Page 4
“Why are you going to your cabin?” Hoffmann demanded.
“For my daily cup of coffee,” von Dattenberg answered. “Would you care to join me, Herr Brigadeführer?”
“I’ll stay here,” Hoffmann said.
“Very well.”
—
Von Dattenberg made his way through the boat to his cabin. It was crowded, but not nearly as crowded as it had been when they left Narvik, or after they had been replenished at sea from a Spanish merchantman just about in the center of the South Atlantic.
All the supplies with which they had sailed and with which they had augmented from the replenishment vessel—including fuel—were just about gone.
And the odds are that the SS men in Argentina aren’t going to be on the beach looking for a signal from a submarine.

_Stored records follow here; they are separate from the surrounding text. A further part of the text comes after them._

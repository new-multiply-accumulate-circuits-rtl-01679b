// Self-checking testbench of csa: random and corner vectors at W = 16;
// checks s = x^y^z bit by bit and s + c == x + y + z mod 2^16.
module tb_csa;
  localparam int unsigned W = 16;
  logic [W-1:0] x, y, z, s, c;
  int checks = 0, failures = 0;

  csa #(.W(W)) dut (.x(x), .y(y), .z(z), .s(s), .c(c));

  task automatic check(bit ok, string what);
    checks++;
    if (!ok) begin
      failures++;
      if (failures <= 10) $display("FAIL: %s", what);
    end
  endtask

  initial begin : watchdog
    #100000;
    failures++;
    $display("FAIL: watchdog expired");
    $display("TB_RESULT checks=%0d failures=%0d", checks, failures);
    $finish;
  end

  initial begin
    for (int i = 0; i < 2000; i++) begin
      case (i)
        0:       begin x = '1; y = '1; z = '1; end
        1:       begin x = '0; y = '0; z = '0; end
        default: begin x = W'($urandom); y = W'($urandom); z = W'($urandom); end
      endcase
      #1;
      check(s == (x ^ y ^ z), $sformatf("sum %h for %h %h %h", s, x, y, z));
      check(W'(s + c) == W'(x + y + z),
            $sformatf("s+c %h != %h", W'(s + c), W'(x + y + z)));
      check(c[0] == 1'b0, "carry vector bit 0 not zero");
    end
    $display("TB_RESULT checks=%0d failures=%0d", checks, failures);
    $finish;
  end
endmodule
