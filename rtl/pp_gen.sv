// Partial-product generation phase (PPGP) of an unsigned N x N multiplier.
//
// pps[i] is level pps_(i+1) = b_i x A: the AND of every bit of
// A with bit b_i of B, moved i places left and zero-extended to W bits.
// When b_i is zero the whole level is zero, which is what every VLS short
// path of this design exploits. Purely combinational.
module pp_gen #(
  parameter int unsigned N = 8,
  parameter int unsigned W = 2 * N
) (
  input  logic [N-1:0] a,
  input  logic [N-1:0] b,
  output logic [W-1:0] pps [N]
);
  for (genvar i = 0; i < N; i++) begin : g_level
    logic [W-1:0] row;
    assign row    = W'(a & {N{b[i]}});
    assign pps[i] = row << i;
  end
endmodule
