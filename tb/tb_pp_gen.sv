// Self-checking testbench of pp_gen at N = 8: each level i must equal
// b_i ? A << i : 0, and the levels must add up to A x B.
module tb_pp_gen;
  localparam int unsigned N = 8;
  localparam int unsigned W = 16;
  logic [N-1:0] a, b;
  logic [W-1:0] pps [N];
  logic [W-1:0] total;
  int checks = 0, failures = 0;

  pp_gen #(.N(N), .W(W)) dut (.a(a), .b(b), .pps(pps));

  initial begin : watchdog
    #100000;
    failures++;
    $display("FAIL: watchdog expired");
    $display("TB_RESULT checks=%0d failures=%0d", checks, failures);
    $finish;
  end

  initial begin
    for (int i = 0; i < 1000; i++) begin
      a = N'($urandom);
      b = N'($urandom);
      #1;
      total = '0;
      for (int l = 0; l < N; l++) begin
        checks++;
        if (pps[l] != (b[l] ? (W'(a) << l) : W'(0))) begin
          failures++;
          if (failures <= 10) $display("FAIL: level %0d = %h for a=%h b=%h", l, pps[l], a, b);
        end
        total = total + pps[l];
      end
      checks++;
      if (total != W'(a) * W'(b)) failures++;
    end
    $display("TB_RESULT checks=%0d failures=%0d", checks, failures);
    $finish;
  end
endmodule
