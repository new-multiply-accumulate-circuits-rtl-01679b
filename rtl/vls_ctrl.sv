// Variable-latency sequencer shared by all VLS MAC architectures.
//
// The clock period is meant to be set by the short data path. When the
// offered operands select the short path (short_path = 1) the product is
// accumulated in the same cycle it is accepted (latency 1). Otherwise the
// long path is treated as a multicycle path: the sequencer holds the
// accumulators for LONG_CYCLES-1 extra cycles, keeping in_ready low, and
// loads them in the last one. This design's choice: the operands follow a
// valid/ready rule and must stay unchanged while in_valid is high and
// in_ready low. clear zeros the accumulators (done by the MAC), blocks
// acceptance for that cycle and abandons a long operation in progress.
//
// Outputs: in_ready = acc_en = operand pair consumed this cycle;
// done = acc_en one cycle later (the MAC result then includes the product);
// long_busy = a long operation is settling.
module vls_ctrl
  import vls_mac_pkg::*;
#(
  parameter int unsigned LONG_CYCLES = DEFAULT_LONG_CYCLES
) (
  input  logic clk,
  input  logic rst_n,
  input  logic clear,
  input  logic in_valid,
  input  logic short_path,
  output logic in_ready,
  output logic acc_en,
  output logic done,
  output logic long_busy
);
  localparam int unsigned CW = (LONG_CYCLES > 1) ? $clog2(LONG_CYCLES) : 1;

  ctrl_state_e    state, state_nxt;
  logic [CW-1:0]  cnt, cnt_nxt;

  always_comb begin
    state_nxt = state;
    cnt_nxt   = cnt;
    acc_en    = 1'b0;
    if (clear) begin
      state_nxt = CTRL_IDLE;
      cnt_nxt   = '0;
    end else if (state == CTRL_IDLE) begin
      if (in_valid) begin
        if (short_path || LONG_CYCLES <= 1) begin
          acc_en = 1'b1;
        end else begin
          state_nxt = CTRL_LONG;
          cnt_nxt   = CW'(1);
        end
      end
    end else begin
      if (32'(cnt) >= LONG_CYCLES - 1) begin
        acc_en    = 1'b1;
        state_nxt = CTRL_IDLE;
        cnt_nxt   = '0;
      end else begin
        cnt_nxt = cnt + CW'(1);
      end
    end
  end

  always_ff @(posedge clk or negedge rst_n) begin
    if (!rst_n) begin
      state <= CTRL_IDLE;
      cnt   <= '0;
      done  <= 1'b0;
    end else begin
      state <= state_nxt;
      cnt   <= cnt_nxt;
      done  <= acc_en;
    end
  end

  assign in_ready  = acc_en;
  assign long_busy = (state == CTRL_LONG);

  // A long operation is only entered with an operand pair offered, and the
  // pair must still be offered until it is consumed.
  a_hold_valid: assert property (@(posedge clk) disable iff (!rst_n)
                                 (state == CTRL_LONG && !clear) |-> in_valid)
    else $error("vls_ctrl: in_valid dropped during a long-path operation");
endmodule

Despite Hoffmann’s pissing-in-the-wind belief that they will “comply with their orders,” they will have decided that no U-boat is coming.
What they are doing is desperately trying to hide themselves in Argentina.
So, what do I do?
Von Dattenberg pushed aside the curtain that served as the door to his cabin and stepped inside. He shared his cabin with Brigadeführer Hoffmann, which meant von Dattenberg slept on a mattress on the deck, his bunk being one of the privileges that went with Brigadeführer Hoffmann’s rank.
He saw the steward had already stowed the mattress atop the bunk.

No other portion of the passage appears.